───── INFORMATION SHOWN

// tb_fts_system_top: end-to-end test of both designs at their default
// sizes (30 cores, 16 accelerators, 64-slot sub-queues).
//
// Design 1: every core runs a small task runtime through its FTS Delegate.
// Cores 0..2 create tasks (Initiate Task, Add Info, Send IN/OUT Dep(s)),
// retrying whenever an instruction reports a full queue; every core loops
// Ready Task Request -> Fetch SW ID (poll) -> Fetch Picos ID -> run ->
// Retire Task (retrying when refused). A Picos model with room for 8
// in-flight tasks, which also rejects every 7th submission, sits on the
// Picos ports, so submissions get replayed. Checks every task runs exactly
// once and is retired.
// Design 2: a host writes Execute and Execute Periodic Task commands for
// all 16 accelerators and collects the Finished Task entries; one
// command-out slot is held by the host for a while so the scheduler must
// wait for it. Checks every task finishes on the right accelerator, in
// order.
// Each mechanism is counted and must occur: submission replay, several
// cores submitting at once, retirement collision, instruction refusal,
// empty ready-queue fetch, busy accelerator skipped, periodic command,
// accelerators finishing together, waiting for a command-out slot.
module tb_fts_system_top;
  import fts_pkg::*;
  localparam int N = 30, A = 16, QL = 64;
  localparam int SUBMITTERS = 3, TPS = 20;          // tasks per submitter
  localparam int NT = SUBMITTERS * TPS;
  localparam int ATASKS = 6;                        // commands per accelerator

  logic clk = 0, rst = 1, rstn = 0;
  logic  [N-1:0] cmd_valid, cmd_ready, cmd_xd, resp_valid, resp_ready, core_busy;
  logic  [6:0]   cmd_funct7 [N];
  logic  [4:0]   cmd_rd [N], resp_rd [N];
  word_t         cmd_rs1 [N], cmd_rs2 [N], resp_data [N];
  logic picos_sub_valid, picos_sub_ready, picos_sub_last, picos_sub_resp_valid, picos_sub_resp_nack;
  sub_beat_t picos_sub_beat;
  logic picos_rdy_valid, picos_rdy_ready, picos_ret_valid, picos_ret_ready, picos_ret_last;
  ready_t picos_rdy_data;
  word_t picos_ret_data;
  logic resubmit, ret_collision;
  logic host_in_en, host_out_en;
  logic [7:0] host_in_we, host_out_we;
  logic [31:0] host_in_addr, host_out_addr;
  logic [63:0] host_in_din, host_out_din, host_in_dout, host_out_dout;
  logic [A-1:0] acc_in_tvalid, acc_in_tready, acc_out_tvalid, acc_out_tready, acc_out_tlast, acc_busy;
  logic [63:0] acc_in_tdata, acc_out_tdata [A];
  logic acc_in_tlast;
  int n_acc, n_nack, n_ret, n_bad;
  int n_cmds [A], n_words [A];
  int checks = 0, failures = 0;

  fts_system_top dut (.*);

  picos_model #(.CAPACITY(8), .NACK_EVERY(7)) u_picos (
    .clk, .rst, .sub_valid(picos_sub_valid), .sub_ready(picos_sub_ready),
    .sub_beat(picos_sub_beat), .sub_last(picos_sub_last),
    .resp_valid(picos_sub_resp_valid), .resp_nack(picos_sub_resp_nack),
    .rdy_valid(picos_rdy_valid), .rdy_ready(picos_rdy_ready), .rdy_data(picos_rdy_data),
    .ret_valid(picos_ret_valid), .ret_ready(picos_ret_ready), .ret_data(picos_ret_data),
    .ret_last(picos_ret_last),
    .n_accepted(n_acc), .n_nacked(n_nack), .n_retired(n_ret), .n_bad_ret(n_bad));

  for (genvar g = 0; g < A; g++) begin : g_acc
    acc_model #(.EXEC_CYCLES(5 + 3 * (g % 4))) u_acc (.clk, .rst(!rstn),
      .in_tvalid(acc_in_tvalid[g]), .in_tready(acc_in_tready[g]), .in_tdata(acc_in_tdata),
      .in_tlast(acc_in_tlast),
      .out_tvalid(acc_out_tvalid[g]), .out_tready(acc_out_tready[g]), .out_tdata(acc_out_tdata[g]),
      .out_tlast(acc_out_tlast[g]), .n_cmds(n_cmds[g]), .n_words(n_words[g]));
  end

  always #5 clk = ~clk;

  // mechanism counters
  int m_replay = 0, m_multi_sub = 0, m_ret_coll = 0, m_refused = 0, m_empty_fetch = 0;
  int m_busy_skip = 0, m_periodic = 0, m_acc_contention = 0, m_slot_wait = 0;
  always @(posedge clk) begin
    if (!rst) begin
      if (resubmit) m_replay++;
      if (ret_collision) m_ret_coll++;
      if ($countones(dut.u_manager.u_sub.req_valid) > 1) m_multi_sub++;
    end
    if (rstn) begin
      if ($countones(acc_out_tvalid) > 1) m_acc_contention++;
      if ((acc_in_tvalid & acc_in_tready) != 0 && acc_in_tdata[63:56] == ENTRY_VALID
          && acc_in_tdata[7:0] == CMD_EXEC_PERIODIC) m_periodic++;
      if (dut.u_fts.u_in.state == 3'd0 && dut.u_fts.u_in.acc_busy[dut.u_fts.u_in.acc]) m_busy_skip++;
      if (dut.u_fts.u_out.state == 3'd3 && dut.u_fts.u_out.q_dout[63:56] == ENTRY_VALID) m_slot_wait++;
    end
  end

  initial begin
    repeat (400000) @(posedge clk);
    failures++;
    $display("watchdog: retired %0d/%0d, accepted %0d", n_ret, NT, n_acc);
    $display("TB_RESULT checks=%0d failures=%0d", checks, failures);
    $finish;
  end

  // ================= design 1: per-core runtime =================
  int ran [word_t];
  int n_run = 0, retired_by_cores = 0;

  for (genvar c = 0; c < N; c++) begin : g_core
    // creator and worker threads of one core share its port, one instruction at a time
    semaphore port = new(1);
    task automatic rocc(funct7_e fn, word_t a, word_t b, output word_t r);
      port.get(1);
      @(negedge clk);
      cmd_valid[c] = 1; cmd_funct7[c] = fn; cmd_rs1[c] = a; cmd_rs2[c] = b; cmd_xd[c] = 1; cmd_rd[c] = 5'd10;
      while (!cmd_ready[c]) @(negedge clk);
      @(posedge clk);
      #1 cmd_valid[c] = 0;
      while (!resp_valid[c]) begin @(posedge clk); #1; end
      r = resp_data[c];
      @(posedge clk); #1;
      port.put(1);
    endtask
    task automatic must(funct7_e fn, word_t a, word_t b);
      word_t r;
      forever begin
        rocc(fn, a, b, r);
        if (r == 1) break;
        m_refused++;
      end
    endtask

    initial begin
      cmd_valid[c] = 0; cmd_funct7[c] = 0; cmd_rs1[c] = 0; cmd_rs2[c] = 0; cmd_xd[c] = 0; cmd_rd[c] = 0;
      resp_ready[c] = 1;
      wait (!rst);
      fork
        if (c < SUBMITTERS) begin : creator
          for (int k = 0; k < TPS; k++) begin
            word_t id;
            int nd;
            id = word_t'(int'((c + 1) * 1000 + k));
            nd = k % 4;
            must(FN_INIT_TASK, id, word_t'(nd));
            must(FN_ADD_INFO, ~id, 0);
            case (nd)
              1: must(FN_IN_DEP, id << 8, 0);
              2: must(FN_IN_DEPS, id << 8, (id << 8) + 8);
              3: begin must(FN_OUT_DEPS, id << 8, (id << 8) + 8); must(FN_OUT_DEP, (id << 8) + 16, 0); end
              default: ;
            endcase
          end
        end
        begin : worker
          repeat (c * 7) @(posedge clk);
          #1;
          forever begin
            word_t sw, pid;
            must(FN_READY_REQ, 0, 0);
            forever begin
              rocc(FN_FETCH_SWID, 0, 0, sw);
              if (sw != 0) break;
              m_empty_fetch++;
              repeat ($urandom_range(0, 4)) @(posedge clk);
              #1;
            end
            rocc(FN_FETCH_PICOS, 0, 0, pid);
            checks++;
            if (pid[32] != 1'b1) begin failures++; $display("Fetch Picos ID empty after SW ID"); end
            if (ran.exists(sw)) begin failures++; $display("task %0d ran twice", sw); end
            ran[sw] = c;
            n_run++;
            repeat ($urandom_range(0, 3)) @(posedge clk);
            #1;
            must(FN_RETIRE, word_t'(pid[31:0]), 0);
            retired_by_cores++;
          end
        end
      join
    end
  end

  // ================= design 2: host =================
  int wp [A], rp [A], done [A];
  bit hold_released = 0;

  task automatic hwr_in(int a, int slot, logic [63:0] d);
    @(negedge clk); host_in_en = 1; host_in_we = 8'hFF; host_in_addr = 32'((a * QL + slot) * 8); host_in_din = d;
    @(negedge clk); host_in_en = 0; host_in_we = 0;
  endtask

  initial begin : writer
    host_in_en = 0; host_in_we = 0; host_in_addr = 0; host_in_din = 0;
    wait (rstn);
    for (int k = 0; k < ATASKS; k++)
      for (int a = 0; a < A; a++) begin
        logic [63:0] w[$];
        logic [7:0] code;
        int na;
        w.delete();
        code = ((k + a) % 3 == 2) ? CMD_EXEC_PERIODIC : CMD_EXEC;
        na = (k + a) % 5;
        w.push_back({ENTRY_VALID, 8'h00, 8'h1F, 8'h01, 16'h0, 8'(na), code});
        w.push_back(64'(1000 * a + k));
        w.push_back(64'h0);
        if (code == CMD_EXEC_PERIODIC) w.push_back({32'd100, 32'd3});
        for (int i = 0; i < na; i++) begin w.push_back({24'h0, 32'(i), 8'h02}); w.push_back(64'(i) << 12); end
        // 6 commands of at most 14 words fit a 64-slot sub-queue: no wrap wait needed
        for (int i = w.size() - 1; i >= 0; i--) hwr_in(a, (wp[a] + i) % QL, w[i]);
        wp[a] = (wp[a] + w.size()) % QL;
      end
  end

  initial begin : reader
    logic [63:0] h, t;
    host_out_en = 0; host_out_we = 0; host_out_addr = 0; host_out_din = 0;
    wait (rstn);
    // hold the first command-out slot of accelerator 5 for a while
    @(negedge clk); host_out_en = 1; host_out_we = 8'hFF; host_out_addr = 32'((5 * QL) * 8);
    host_out_din = {ENTRY_VALID, 56'h0};
    @(negedge clk); host_out_en = 0; host_out_we = 0;
    repeat (600) @(posedge clk);
    @(negedge clk); host_out_en = 1; host_out_we = 8'hFF; host_out_din = 0;
    @(negedge clk); host_out_en = 0; host_out_we = 0;
    hold_released = 1;
    while (1) begin
      bit all;
      all = 1;
      for (int a = 0; a < A; a++) begin
        @(negedge clk); host_out_en = 1; host_out_we = 0; host_out_addr = 32'((a * QL + rp[a]) * 8);
        @(negedge clk); h = host_out_dout;
        if (h[63:56] == ENTRY_VALID) begin
          host_out_addr = 32'((a * QL + (rp[a] + 1) % QL) * 8);
          @(negedge clk); t = host_out_dout;
          checks++;
          if (h[7:0] != CMD_FINISHED || t != 64'(1000 * a + done[a])) begin
            failures++; $display("acc %0d finished %h, expected task %0d", a, t, done[a]);
          end
          done[a]++;
          host_out_we = 8'hFF; host_out_din = 0; host_out_addr = 32'((a * QL + rp[a]) * 8);
          @(negedge clk); host_out_we = 0;
          rp[a] = (rp[a] + 2) % QL;
        end
        host_out_en = 0;
        if (done[a] < ATASKS) all = 0;
      end
      if (all) break;
    end
  end

  // ================= run =================
  initial begin
    picos_sub_ready = 0;
    repeat (3) @(posedge clk);
    // host software clears both command queues before releasing the scheduler
    for (int i = 0; i < A * QL; i++) begin
      @(negedge clk);
      host_in_en = 1; host_in_we = 8'hFF; host_in_addr = 32'(i * 8); host_in_din = 0;
      host_out_en = 1; host_out_we = 8'hFF; host_out_addr = 32'(i * 8); host_out_din = 0;
    end
    @(negedge clk); host_in_en = 0; host_in_we = 0; host_out_en = 0; host_out_we = 0;
    #1 rst = 0; rstn = 1;
    wait (n_ret == NT);
    for (int a = 0; a < A; a++) wait (done[a] == ATASKS);
    repeat (20) @(posedge clk);
    // design 1
    checks++; if (n_run != NT || ran.num() != NT) begin failures++; $display("ran %0d of %0d", n_run, NT); end
    for (int c = 0; c < SUBMITTERS; c++)
      for (int k = 0; k < TPS; k++) begin
        checks++;
        if (!ran.exists(word_t'(int'((c + 1) * 1000 + k)))) begin failures++; $display("task %0d/%0d lost", c, k); end
      end
    checks++; if (n_acc != NT || n_bad != 0 || retired_by_cores != NT) begin
      failures++; $display("accepted %0d bad %0d retired %0d", n_acc, n_bad, retired_by_cores);
    end
    // design 2
    for (int a = 0; a < A; a++) begin
      checks++;
      if (n_cmds[a] != ATASKS) begin failures++; $display("acc %0d ran %0d", a, n_cmds[a]); end
    end
    $display("mechanisms: replay=%0d multi_submit=%0d ret_collision=%0d refused=%0d empty_fetch=%0d",
             m_replay, m_multi_sub, m_ret_coll, m_refused, m_empty_fetch);
    $display("            busy_skip=%0d periodic=%0d acc_contention=%0d slot_wait=%0d",
             m_busy_skip, m_periodic, m_acc_contention, m_slot_wait);
    checks++; if (m_replay == 0)         begin failures++; $display("no submission replay"); end
    checks++; if (m_multi_sub == 0)      begin failures++; $display("no concurrent submissions"); end
    checks++; if (m_ret_coll == 0)       begin failures++; $display("no retirement collision"); end
    checks++; if (m_refused == 0)        begin failures++; $display("no refused instruction"); end
    checks++; if (m_empty_fetch == 0)    begin failures++; $display("no empty fetch"); end
    checks++; if (m_busy_skip == 0)      begin failures++; $display("no busy accelerator skipped"); end
    checks++; if (m_periodic == 0)       begin failures++; $display("no periodic command"); end
    checks++; if (m_acc_contention == 0) begin failures++; $display("no simultaneous finish"); end
    checks++; if (m_slot_wait == 0)      begin failures++; $display("no command-out slot wait"); end
    $display("TB_RESULT checks=%0d failures=%0d", checks, failures);
    $finish;
  end
endmodule
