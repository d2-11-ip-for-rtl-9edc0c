// acc_model: behavioural stand-in for one task accelerator.
//
// Takes command words on its input stream (random back-pressure). After
// the word with tlast it waits EXEC_CYCLES and then sends a two-word
// Finished Task command: header {0x80, ..., code 0x03} and the task
// identifier it found in the second word of the command. Counts commands
// and words received. Only for tests.
module acc_model #(
  parameter int EXEC_CYCLES = 20
) (
  input  logic        clk,
  input  logic        rst,
  input  logic        in_tvalid,
  output logic        in_tready,
  input  logic [63:0] in_tdata,
  input  logic        in_tlast,
  output logic        out_tvalid,
  input  logic        out_tready,
  output logic [63:0] out_tdata,
  output logic        out_tlast,
  output int          n_cmds,
  output int          n_words
);
  int          widx, wait_cnt;
  logic        obeat;
  logic [63:0] task_id;
  logic        running, sending;

  assign out_tvalid = sending;
  assign out_tdata  = !obeat ? 64'h8000_0000_0000_0003 : task_id;
  assign out_tlast  = obeat;

  always @(posedge clk) begin
    if (rst) begin
      in_tready <= 1'b0; widx = 0; running <= 1'b0; sending <= 1'b0; obeat <= 1'b0;
      n_cmds <= 0; n_words <= 0; wait_cnt = 0; task_id <= '0;
    end else begin
      in_tready <= !running && !sending && ($urandom_range(0, 3) != 0);
      if (in_tvalid && in_tready) begin
        n_words <= n_words + 1;
        if (widx == 1) task_id <= in_tdata;
        widx++;
        if (in_tlast) begin
          widx = 0;
          running <= 1'b1;
          wait_cnt = EXEC_CYCLES;
          n_cmds <= n_cmds + 1;
          in_tready <= 1'b0;
        end
      end
      if (running) begin
        if (wait_cnt == 0) begin running <= 1'b0; sending <= 1'b1; obeat <= 1'b0; end
        else wait_cnt--;
      end
      if (sending && out_tready) begin
        if (obeat) sending <= 1'b0;
        obeat <= !obeat;
      end
    end
  end
endmodule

──────────

DIRECTIONS FOR THIS TASK ▸
Send back the lines of the records word for word, from the very first through the line containing "module tb_fts_system_top;".

ANSWER FOR THIS EXERCISE ▸
// tb_fts_system_top: end-to-end test of both designs at their default
// sizes (30 cores, 16 accelerators, 64-slot sub-queues).
//
// Design 1: every core runs a small task runtime through its FTS Delegate.
// Cores 0..2 create tasks (Initiate Task, Add Info, Send IN/OUT Dep(s)),
// retrying whenever an instruction reports a full queue; every core loops
// Ready Task Request -> Fetch SW ID (poll) -> Fetch Picos ID -> run ->
// Retire Task (retrying when refused). A Picos model with room for 8
// in-flight tasks, which also rejects every 7th submission, sits on the
// Picos ports, so submissions get replayed. Checks every task runs exactly
// once and is retired.
// Design 2: a host writes Execute and Execute Periodic Task commands for
// all 16 accelerators and collects the Finished Task entries; one
// command-out slot is held by the host for a while so the scheduler must
// wait for it. Checks every task finishes on the right accelerator, in
// order.
// Each mechanism is counted and must occur: submission replay, several
// cores submitting at once, retirement collision, instruction refusal,
// empty ready-queue fetch, busy accelerator skipped, periodic command,
// accelerators finishing together, waiting for a command-out slot.
module tb_fts_system_top;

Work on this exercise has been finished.